[Saved entries]
-*-
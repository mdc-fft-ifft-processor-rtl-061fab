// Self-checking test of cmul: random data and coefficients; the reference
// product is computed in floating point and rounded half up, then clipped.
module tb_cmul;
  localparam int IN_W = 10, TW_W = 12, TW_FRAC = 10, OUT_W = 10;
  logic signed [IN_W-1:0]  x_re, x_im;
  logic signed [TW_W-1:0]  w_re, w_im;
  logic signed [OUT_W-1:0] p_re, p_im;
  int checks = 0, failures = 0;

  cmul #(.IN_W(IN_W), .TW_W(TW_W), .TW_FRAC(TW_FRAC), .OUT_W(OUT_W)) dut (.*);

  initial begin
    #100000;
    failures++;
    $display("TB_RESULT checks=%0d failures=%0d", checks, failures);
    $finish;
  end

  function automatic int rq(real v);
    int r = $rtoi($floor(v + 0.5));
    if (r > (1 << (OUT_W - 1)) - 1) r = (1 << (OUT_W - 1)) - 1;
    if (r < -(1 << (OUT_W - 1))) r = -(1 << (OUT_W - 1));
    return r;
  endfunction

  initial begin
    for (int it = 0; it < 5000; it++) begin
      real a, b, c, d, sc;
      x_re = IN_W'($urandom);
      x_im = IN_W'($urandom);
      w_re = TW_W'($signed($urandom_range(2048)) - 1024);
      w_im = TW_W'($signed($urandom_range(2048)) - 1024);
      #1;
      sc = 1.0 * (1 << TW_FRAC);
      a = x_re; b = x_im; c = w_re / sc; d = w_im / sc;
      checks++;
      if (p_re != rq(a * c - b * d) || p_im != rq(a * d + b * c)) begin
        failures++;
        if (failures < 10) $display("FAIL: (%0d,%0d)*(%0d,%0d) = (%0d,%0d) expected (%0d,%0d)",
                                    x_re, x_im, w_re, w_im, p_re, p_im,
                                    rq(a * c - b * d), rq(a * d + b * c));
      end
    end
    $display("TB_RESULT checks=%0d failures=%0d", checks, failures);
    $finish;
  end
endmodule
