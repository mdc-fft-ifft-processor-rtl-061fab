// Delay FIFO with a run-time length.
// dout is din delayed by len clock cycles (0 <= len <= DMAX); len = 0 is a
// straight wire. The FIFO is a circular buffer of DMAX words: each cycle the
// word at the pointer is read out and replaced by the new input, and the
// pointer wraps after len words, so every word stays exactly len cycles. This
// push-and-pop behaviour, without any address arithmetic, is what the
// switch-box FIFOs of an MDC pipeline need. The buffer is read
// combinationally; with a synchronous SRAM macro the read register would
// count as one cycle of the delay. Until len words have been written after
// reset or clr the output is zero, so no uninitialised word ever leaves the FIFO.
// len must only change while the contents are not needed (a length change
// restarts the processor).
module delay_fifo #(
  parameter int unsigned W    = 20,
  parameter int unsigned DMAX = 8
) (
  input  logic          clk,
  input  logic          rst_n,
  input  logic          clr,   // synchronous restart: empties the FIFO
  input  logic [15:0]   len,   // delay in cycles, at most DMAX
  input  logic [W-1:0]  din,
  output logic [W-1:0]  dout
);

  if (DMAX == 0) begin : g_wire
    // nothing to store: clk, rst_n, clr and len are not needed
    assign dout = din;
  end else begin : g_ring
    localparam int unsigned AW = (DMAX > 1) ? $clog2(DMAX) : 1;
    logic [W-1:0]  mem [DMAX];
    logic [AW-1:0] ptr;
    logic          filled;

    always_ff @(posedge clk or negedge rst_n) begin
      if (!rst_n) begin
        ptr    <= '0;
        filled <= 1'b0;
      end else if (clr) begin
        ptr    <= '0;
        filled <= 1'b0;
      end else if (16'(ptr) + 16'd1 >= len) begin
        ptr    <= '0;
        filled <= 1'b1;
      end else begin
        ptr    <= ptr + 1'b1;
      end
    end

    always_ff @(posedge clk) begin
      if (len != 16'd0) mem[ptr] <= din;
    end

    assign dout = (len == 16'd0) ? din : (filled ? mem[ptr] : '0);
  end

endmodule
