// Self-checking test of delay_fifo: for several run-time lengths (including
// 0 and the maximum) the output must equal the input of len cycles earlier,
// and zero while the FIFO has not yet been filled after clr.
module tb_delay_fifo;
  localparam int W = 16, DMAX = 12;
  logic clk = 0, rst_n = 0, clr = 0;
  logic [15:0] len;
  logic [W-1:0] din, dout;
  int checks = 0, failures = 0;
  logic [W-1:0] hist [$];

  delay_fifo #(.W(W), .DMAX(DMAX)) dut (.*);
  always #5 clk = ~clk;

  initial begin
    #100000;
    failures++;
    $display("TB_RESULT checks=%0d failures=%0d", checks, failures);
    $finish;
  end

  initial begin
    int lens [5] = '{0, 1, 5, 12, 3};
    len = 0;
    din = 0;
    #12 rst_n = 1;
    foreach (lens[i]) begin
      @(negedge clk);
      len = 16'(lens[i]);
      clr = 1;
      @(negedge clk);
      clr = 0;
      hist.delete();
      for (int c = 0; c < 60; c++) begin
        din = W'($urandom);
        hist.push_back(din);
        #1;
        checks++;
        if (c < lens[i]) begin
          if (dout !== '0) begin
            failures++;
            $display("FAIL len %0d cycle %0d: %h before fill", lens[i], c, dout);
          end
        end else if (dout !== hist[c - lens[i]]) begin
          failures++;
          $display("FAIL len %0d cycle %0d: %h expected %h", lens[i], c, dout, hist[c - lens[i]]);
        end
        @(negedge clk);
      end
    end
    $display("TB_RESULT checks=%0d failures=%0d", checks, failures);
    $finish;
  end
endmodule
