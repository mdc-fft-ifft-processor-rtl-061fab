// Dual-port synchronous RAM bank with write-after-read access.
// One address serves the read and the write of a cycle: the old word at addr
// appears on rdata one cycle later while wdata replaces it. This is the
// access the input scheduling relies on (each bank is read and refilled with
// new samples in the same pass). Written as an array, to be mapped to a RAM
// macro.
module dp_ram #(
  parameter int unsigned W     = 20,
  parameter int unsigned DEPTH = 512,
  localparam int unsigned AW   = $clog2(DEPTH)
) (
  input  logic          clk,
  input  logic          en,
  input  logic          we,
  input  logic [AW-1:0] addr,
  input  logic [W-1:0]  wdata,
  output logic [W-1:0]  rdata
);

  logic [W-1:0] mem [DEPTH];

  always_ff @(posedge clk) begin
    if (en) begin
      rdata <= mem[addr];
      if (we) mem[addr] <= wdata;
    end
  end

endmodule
-*-
WHAT YOU ARE ASKED TO DO: Each line above must be returned exactly as written.

COMPLETED EXERCISE:
repository mdc-fft-ifft-processor-rtl-061fab
// Self-checking test of cmul: random data and coefficients; the reference
// product is computed in floating point and rounded half up, then clipped.
module tb_cmul;
  localparam int IN_W = 10, TW_W = 12, TW_FRAC = 10, OUT_W = 10;
  logic signed [IN_W-1:0]  x_re, x_im;
  logic signed [TW_W-1:0]  w_re, w_im;
  logic signed [OUT_W-1:0] p_re, p_im;
  int checks = 0, failures = 0;

  cmul #(.IN_W(IN_W), .TW_W(TW_W), .TW_FRAC(TW_FRAC), .OUT_W(OUT_W)) dut (.*);

  initial begin
    #100000;
    failures++;
    $display("TB_RESULT checks=%0d failures=%0d", checks, failures);
    $finish;
  end

  function automatic int rq(real v);
    int r = $rtoi($floor(v + 0.5));
    if (r > (1 << (OUT_W - 1)) - 1) r = (1 << (OUT_W - 1)) - 1;
    if (r < -(1 << (OUT_W - 1))) r = -(1 << (OUT_W - 1));
    return r;
  endfunction

  initial begin
    for (int it = 0; it < 5000; it++) begin
      real a, b, c, d, sc;
      x_re = IN_W'($urandom);
      x_im = IN_W'($urandom);
      w_re = TW_W'($signed($urandom_range(2048)) - 1024);
      w_im = TW_W'($signed($urandom_range(2048)) - 1024);
      #1;
      sc = 1.0 * (1 << TW_FRAC);
      a = x_re; b = x_im; c = w_re / sc; d = w_im / sc;
      checks++;
      if (p_re != rq(a * c - b * d) || p_im != rq(a * d + b * c)) begin
        failures++;
        if (failures < 10) $display("FAIL: (%0d,%0d)*(%0d,%0d) = (%0d,%0d) expected (%0d,%0d)",
                                    x_re, x_im, w_re, w_im, p_re, p_im,
                                    rq(a * c - b * d), rq(a * d + b * c));
      end
    end
    $display("TB_RESULT checks=%0d failures=%0d", checks, failures);
    $finish;
  end
endmodule
repository mdc-fft-ifft-processor-rtl-061fab
// Delay FIFO with a run-time length.
// dout is din delayed by len clock cycles (0 <= len <= DMAX); len = 0 is a
// straight wire. The FIFO is a circular buffer of DMAX words: each cycle the
// word at the pointer is read out and replaced by the new input, and the
// pointer wraps after len words, so every word stays exactly len cycles. This
// push-and-pop behaviour, without any address arithmetic, is what the
// switch-box FIFOs of an MDC pipeline need. The buffer is read
// combinationally; with a synchronous SRAM macro the read register would
// count as one cycle of the delay. Until len words have been written after
// reset or clr the output is zero, so no uninitialised word ever leaves the FIFO.
// len must only change while the contents are not needed (a length change
// restarts the processor).
module delay_fifo #(
  parameter int unsigned W    = 20,
  parameter int unsigned DMAX = 8
) (
  input  logic          clk,
  input  logic          rst_n,
  input  logic          clr,   // synchronous restart: empties the FIFO
  input  logic [15:0]   len,   // delay in cycles, at most DMAX
  input  logic [W-1:0]  din,
  output logic [W-1:0]  dout
);

  if (DMAX == 0) begin : g_wire
    // nothing to store: clk, rst_n, clr and len are not needed
    assign dout = din;
  end else begin : g_ring
    localparam int unsigned AW = (DMAX > 1) ? $clog2(DMAX) : 1;
    logic [W-1:0]  mem [DMAX];
    logic [AW-1:0] ptr;
    logic          filled;

    always_ff @(posedge clk or negedge rst_n) begin
      if (!rst_n) begin
        ptr    <= '0;
        filled <= 1'b0;
      end else if (clr) begin
        ptr    <= '0;
        filled <= 1'b0;
      end else if (16'(ptr) + 16'd1 >= len) begin
        ptr    <= '0;
        filled <= 1'b1;
      end else begin
        ptr    <= ptr + 1'b1;
      end
    end

    always_ff @(posedge clk) begin
      if (len != 16'd0) mem[ptr] <= din;
    end

    assign dout = (len == 16'd0) ? din : (filled ? mem[ptr] : '0);
  end

endmodule
// Self-checking test of delay_fifo: for several run-time lengths (including
// 0 and the maximum) the output must equal the input of len cycles earlier,
// and zero while the FIFO has not yet been filled after clr.
module tb_delay_fifo;
  localparam int W = 16, DMAX = 12;
  logic clk = 0, rst_n = 0, clr = 0;
  logic [15:0] len;
  logic [W-1:0] din, dout;
  int checks = 0, failures = 0;
  logic [W-1:0] hist [$];

  delay_fifo #(.W(W), .DMAX(DMAX)) dut (.*);
  always #5 clk = ~clk;

  initial begin
    #100000;
    failures++;
    $display("TB_RESULT checks=%0d failures=%0d", checks, failures);
    $finish;
  end

  initial begin
    int lens [5] = '{0, 1, 5, 12, 3};
    len = 0;
    din = 0;
    #12 rst_n = 1;
    foreach (lens[i]) begin
      @(negedge clk);
      len = 16'(lens[i]);
      clr = 1;
      @(negedge clk);
      clr = 0;
      hist.delete();
      for (int c = 0; c < 60; c++) begin
        din = W'($urandom);
        hist.push_back(din);
        #1;
        checks++;
        if (c < lens[i]) begin
          if (dout !== '0) begin
            failures++;
            $display("FAIL len %0d cycle %0d: %h before fill", lens[i], c, dout);
          end
        end else if (dout !== hist[c - lens[i]]) begin
          failures++;
          $display("FAIL len %0d cycle %0d: %h expected %h", lens[i], c, dout, hist[c - lens[i]]);
        end
        @(negedge clk);
      end
    end
    $display("TB_RESULT checks=%0d failures=%0d", checks, failures);
    $finish;
  end
endmodule
repository mdc-fft-ifft-processor-rtl-061fab
// Dual-port synchronous RAM bank with write-after-read access.
// One address serves the read and the write of a cycle: the old word at addr
// appears on rdata one cycle later while wdata replaces it. This is the
// access the input scheduling relies on (each bank is read and refilled with
// new samples in the same pass). Written as an array, to be mapped to a RAM
// macro.
module dp_ram #(
  parameter int unsigned W     = 20,
  parameter int unsigned DEPTH = 512,
  localparam int unsigned AW   = $clog2(DEPTH)
) (
  input  logic          clk,
  input  logic          en,
  input  logic          we,
  input  logic [AW-1:0] addr,
  input  logic [W-1:0]  wdata,
  output logic [W-1:0]  rdata
);

  logic [W-1:0] mem [DEPTH];

  always_ff @(posedge clk) begin
    if (en) begin
      rdata <= mem[addr];
      if (we) mem[addr] <= wdata;
    end
  end

endmodule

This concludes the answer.